# WHAT TO DO:
Find the word "document" in the listing, and copy out each line where it turns up.

# EXERCISE INPUTS:
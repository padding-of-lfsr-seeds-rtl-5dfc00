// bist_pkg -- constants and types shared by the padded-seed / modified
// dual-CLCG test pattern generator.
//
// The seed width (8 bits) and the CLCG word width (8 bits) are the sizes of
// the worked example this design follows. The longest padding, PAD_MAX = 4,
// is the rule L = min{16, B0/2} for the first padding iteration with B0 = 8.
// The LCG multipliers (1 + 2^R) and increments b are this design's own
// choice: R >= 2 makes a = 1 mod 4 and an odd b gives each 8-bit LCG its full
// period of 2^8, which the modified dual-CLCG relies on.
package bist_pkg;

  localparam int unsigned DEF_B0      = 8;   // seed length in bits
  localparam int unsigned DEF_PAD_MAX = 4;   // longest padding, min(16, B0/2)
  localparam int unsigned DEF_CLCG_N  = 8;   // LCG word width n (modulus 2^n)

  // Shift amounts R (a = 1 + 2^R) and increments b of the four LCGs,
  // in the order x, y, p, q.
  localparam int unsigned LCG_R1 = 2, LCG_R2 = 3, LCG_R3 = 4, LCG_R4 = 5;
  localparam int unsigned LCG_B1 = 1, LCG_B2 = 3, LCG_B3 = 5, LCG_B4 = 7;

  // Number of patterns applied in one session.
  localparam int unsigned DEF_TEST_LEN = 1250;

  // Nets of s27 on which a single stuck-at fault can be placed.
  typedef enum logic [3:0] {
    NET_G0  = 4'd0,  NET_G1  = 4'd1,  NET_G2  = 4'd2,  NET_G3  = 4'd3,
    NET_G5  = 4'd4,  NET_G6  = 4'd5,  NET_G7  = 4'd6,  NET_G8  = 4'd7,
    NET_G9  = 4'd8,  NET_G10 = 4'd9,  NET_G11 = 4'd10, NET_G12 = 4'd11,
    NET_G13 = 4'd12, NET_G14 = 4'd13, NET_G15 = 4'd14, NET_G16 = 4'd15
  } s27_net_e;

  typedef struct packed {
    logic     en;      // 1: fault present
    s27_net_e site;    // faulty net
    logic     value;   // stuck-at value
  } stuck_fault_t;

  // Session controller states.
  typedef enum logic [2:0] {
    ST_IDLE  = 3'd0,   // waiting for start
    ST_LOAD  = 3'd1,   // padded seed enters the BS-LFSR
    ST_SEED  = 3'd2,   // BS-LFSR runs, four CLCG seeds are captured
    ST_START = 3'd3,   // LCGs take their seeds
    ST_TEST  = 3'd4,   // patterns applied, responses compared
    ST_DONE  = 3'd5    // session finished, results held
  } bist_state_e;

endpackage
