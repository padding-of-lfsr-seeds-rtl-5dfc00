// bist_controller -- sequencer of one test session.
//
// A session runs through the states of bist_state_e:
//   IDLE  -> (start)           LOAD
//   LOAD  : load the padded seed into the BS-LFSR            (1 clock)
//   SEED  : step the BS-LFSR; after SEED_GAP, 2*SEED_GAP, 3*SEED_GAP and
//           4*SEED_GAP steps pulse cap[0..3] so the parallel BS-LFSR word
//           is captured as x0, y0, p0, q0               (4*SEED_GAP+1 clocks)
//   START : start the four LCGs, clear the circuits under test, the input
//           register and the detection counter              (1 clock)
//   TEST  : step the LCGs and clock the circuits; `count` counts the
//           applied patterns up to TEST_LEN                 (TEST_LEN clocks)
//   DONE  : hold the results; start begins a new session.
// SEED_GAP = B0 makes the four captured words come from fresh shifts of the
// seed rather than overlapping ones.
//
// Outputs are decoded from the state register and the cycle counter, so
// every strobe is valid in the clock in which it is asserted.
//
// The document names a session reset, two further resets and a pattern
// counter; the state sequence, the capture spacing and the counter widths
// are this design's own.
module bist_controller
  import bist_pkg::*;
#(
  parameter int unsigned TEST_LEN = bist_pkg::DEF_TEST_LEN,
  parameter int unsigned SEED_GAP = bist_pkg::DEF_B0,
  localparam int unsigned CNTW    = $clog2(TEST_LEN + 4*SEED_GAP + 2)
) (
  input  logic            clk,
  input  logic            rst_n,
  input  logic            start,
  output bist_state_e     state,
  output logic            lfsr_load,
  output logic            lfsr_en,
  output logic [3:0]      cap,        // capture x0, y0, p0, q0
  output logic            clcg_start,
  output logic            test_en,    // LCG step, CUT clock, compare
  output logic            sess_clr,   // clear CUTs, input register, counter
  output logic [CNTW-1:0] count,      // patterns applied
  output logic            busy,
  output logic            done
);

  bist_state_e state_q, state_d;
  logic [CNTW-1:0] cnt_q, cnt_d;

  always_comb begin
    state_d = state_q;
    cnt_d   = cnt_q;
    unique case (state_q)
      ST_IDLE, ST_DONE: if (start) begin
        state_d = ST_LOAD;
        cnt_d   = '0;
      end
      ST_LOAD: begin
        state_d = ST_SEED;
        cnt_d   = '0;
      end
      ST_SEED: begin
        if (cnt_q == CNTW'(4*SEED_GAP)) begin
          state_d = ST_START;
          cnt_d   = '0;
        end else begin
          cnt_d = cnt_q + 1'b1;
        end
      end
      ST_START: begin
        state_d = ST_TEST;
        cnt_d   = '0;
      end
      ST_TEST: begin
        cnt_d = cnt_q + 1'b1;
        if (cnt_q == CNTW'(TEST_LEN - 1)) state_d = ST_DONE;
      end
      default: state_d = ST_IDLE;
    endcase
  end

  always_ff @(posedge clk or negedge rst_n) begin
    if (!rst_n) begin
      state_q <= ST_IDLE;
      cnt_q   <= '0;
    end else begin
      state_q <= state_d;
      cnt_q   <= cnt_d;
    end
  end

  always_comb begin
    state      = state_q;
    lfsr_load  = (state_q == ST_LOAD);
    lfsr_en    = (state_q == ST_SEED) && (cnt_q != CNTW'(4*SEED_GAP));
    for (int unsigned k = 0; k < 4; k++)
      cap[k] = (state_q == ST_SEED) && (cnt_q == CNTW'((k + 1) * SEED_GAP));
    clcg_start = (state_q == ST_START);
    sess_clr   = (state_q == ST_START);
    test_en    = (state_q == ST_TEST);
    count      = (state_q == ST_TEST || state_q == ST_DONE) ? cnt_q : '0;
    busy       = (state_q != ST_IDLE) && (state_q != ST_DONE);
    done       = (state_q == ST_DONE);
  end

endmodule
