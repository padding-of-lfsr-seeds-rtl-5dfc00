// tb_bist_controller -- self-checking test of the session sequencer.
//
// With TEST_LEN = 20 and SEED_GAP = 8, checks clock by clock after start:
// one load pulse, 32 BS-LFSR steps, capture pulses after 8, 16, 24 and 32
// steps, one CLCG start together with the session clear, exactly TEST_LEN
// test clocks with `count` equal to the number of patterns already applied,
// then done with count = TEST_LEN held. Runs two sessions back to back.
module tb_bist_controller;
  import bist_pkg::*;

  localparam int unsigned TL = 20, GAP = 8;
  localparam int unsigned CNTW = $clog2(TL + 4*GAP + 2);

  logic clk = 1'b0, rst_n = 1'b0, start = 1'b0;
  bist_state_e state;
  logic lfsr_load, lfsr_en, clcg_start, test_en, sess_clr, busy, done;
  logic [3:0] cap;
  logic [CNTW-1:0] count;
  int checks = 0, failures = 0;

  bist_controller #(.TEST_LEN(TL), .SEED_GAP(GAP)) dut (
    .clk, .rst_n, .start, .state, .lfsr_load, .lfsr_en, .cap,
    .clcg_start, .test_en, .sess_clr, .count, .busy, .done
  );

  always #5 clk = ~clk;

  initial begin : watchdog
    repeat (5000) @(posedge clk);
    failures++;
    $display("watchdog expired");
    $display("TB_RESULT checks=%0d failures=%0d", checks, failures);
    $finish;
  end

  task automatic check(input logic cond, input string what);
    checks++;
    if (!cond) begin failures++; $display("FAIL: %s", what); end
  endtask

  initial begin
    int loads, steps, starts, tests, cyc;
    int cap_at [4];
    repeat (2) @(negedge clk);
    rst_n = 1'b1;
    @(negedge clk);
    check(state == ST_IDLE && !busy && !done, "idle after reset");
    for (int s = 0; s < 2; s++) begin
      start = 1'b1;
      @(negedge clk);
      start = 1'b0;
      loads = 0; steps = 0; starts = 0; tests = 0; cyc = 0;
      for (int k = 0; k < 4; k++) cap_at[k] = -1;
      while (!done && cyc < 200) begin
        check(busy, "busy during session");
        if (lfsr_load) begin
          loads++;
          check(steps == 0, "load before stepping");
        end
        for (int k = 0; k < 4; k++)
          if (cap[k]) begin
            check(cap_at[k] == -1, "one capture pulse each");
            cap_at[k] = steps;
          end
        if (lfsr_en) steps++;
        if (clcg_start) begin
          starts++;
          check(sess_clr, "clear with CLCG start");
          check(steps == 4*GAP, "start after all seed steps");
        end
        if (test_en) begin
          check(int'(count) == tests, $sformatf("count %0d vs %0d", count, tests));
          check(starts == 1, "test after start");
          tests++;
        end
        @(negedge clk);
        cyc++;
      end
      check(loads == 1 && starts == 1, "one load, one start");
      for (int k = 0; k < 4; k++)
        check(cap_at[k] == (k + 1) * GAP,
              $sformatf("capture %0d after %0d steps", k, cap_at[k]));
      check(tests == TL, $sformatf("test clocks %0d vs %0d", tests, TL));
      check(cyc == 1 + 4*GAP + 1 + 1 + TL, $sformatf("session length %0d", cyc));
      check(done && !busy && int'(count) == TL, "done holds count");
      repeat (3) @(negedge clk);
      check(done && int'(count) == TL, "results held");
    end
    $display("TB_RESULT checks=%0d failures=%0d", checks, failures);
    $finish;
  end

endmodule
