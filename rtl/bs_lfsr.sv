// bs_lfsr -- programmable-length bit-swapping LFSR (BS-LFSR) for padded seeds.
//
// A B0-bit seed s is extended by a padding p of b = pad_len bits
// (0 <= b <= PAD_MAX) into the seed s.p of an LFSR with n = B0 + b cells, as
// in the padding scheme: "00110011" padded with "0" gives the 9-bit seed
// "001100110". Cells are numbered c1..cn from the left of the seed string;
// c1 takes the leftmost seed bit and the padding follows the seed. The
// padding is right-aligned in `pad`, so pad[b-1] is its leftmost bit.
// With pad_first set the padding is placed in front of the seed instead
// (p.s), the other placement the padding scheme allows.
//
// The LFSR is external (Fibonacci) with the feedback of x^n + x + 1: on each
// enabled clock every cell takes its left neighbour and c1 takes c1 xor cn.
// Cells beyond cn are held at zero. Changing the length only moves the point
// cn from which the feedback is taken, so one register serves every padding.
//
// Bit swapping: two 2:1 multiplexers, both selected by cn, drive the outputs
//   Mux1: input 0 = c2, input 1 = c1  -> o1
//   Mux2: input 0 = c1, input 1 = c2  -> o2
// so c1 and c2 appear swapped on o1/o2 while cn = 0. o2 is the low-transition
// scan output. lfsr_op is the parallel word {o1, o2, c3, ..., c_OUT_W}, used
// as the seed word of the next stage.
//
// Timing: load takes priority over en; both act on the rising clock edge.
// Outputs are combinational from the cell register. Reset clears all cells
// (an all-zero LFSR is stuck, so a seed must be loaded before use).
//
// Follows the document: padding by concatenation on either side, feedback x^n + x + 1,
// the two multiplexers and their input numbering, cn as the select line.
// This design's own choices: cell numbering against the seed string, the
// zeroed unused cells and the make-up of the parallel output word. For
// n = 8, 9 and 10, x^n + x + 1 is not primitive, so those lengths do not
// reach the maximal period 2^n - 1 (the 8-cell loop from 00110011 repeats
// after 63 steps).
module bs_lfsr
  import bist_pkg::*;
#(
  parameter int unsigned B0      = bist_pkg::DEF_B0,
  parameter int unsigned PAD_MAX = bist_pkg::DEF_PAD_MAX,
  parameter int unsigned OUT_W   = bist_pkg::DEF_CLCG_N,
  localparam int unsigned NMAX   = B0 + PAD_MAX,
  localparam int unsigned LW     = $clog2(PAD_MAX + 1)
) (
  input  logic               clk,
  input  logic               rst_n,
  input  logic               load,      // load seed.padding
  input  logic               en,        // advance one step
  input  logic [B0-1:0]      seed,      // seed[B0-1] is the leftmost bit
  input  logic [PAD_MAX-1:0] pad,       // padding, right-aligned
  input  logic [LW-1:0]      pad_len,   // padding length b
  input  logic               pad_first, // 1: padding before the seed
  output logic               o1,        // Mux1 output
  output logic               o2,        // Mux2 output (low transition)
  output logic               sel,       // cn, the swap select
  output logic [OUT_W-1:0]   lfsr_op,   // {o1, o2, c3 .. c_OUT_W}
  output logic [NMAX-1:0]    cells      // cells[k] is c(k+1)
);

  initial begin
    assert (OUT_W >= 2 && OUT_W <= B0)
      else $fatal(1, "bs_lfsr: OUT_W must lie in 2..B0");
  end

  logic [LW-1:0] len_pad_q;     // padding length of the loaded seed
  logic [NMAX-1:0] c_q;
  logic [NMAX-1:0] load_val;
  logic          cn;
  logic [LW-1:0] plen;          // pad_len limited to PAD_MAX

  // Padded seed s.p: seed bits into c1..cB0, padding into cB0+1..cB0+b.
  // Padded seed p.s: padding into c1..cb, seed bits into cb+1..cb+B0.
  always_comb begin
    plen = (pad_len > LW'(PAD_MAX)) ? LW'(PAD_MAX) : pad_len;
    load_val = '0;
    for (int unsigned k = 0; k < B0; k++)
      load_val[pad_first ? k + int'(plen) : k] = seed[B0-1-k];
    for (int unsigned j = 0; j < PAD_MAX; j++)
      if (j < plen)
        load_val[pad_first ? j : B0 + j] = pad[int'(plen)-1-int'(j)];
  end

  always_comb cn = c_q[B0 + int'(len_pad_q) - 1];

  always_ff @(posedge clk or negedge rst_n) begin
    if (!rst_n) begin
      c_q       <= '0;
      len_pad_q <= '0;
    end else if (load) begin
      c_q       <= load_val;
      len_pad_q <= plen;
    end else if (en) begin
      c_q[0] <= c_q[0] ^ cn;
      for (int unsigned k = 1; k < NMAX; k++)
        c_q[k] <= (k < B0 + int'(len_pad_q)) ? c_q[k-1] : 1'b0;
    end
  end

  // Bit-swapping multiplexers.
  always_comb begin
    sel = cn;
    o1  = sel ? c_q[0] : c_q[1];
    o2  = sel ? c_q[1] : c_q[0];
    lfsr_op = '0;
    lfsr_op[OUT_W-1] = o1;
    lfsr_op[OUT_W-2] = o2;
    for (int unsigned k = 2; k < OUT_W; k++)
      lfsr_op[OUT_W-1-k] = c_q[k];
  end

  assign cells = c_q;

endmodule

# RESULT:
// The document names a session reset, two further resets and a pattern
// Follows the document: padding by concatenation on either side, feedback x^n + x + 1,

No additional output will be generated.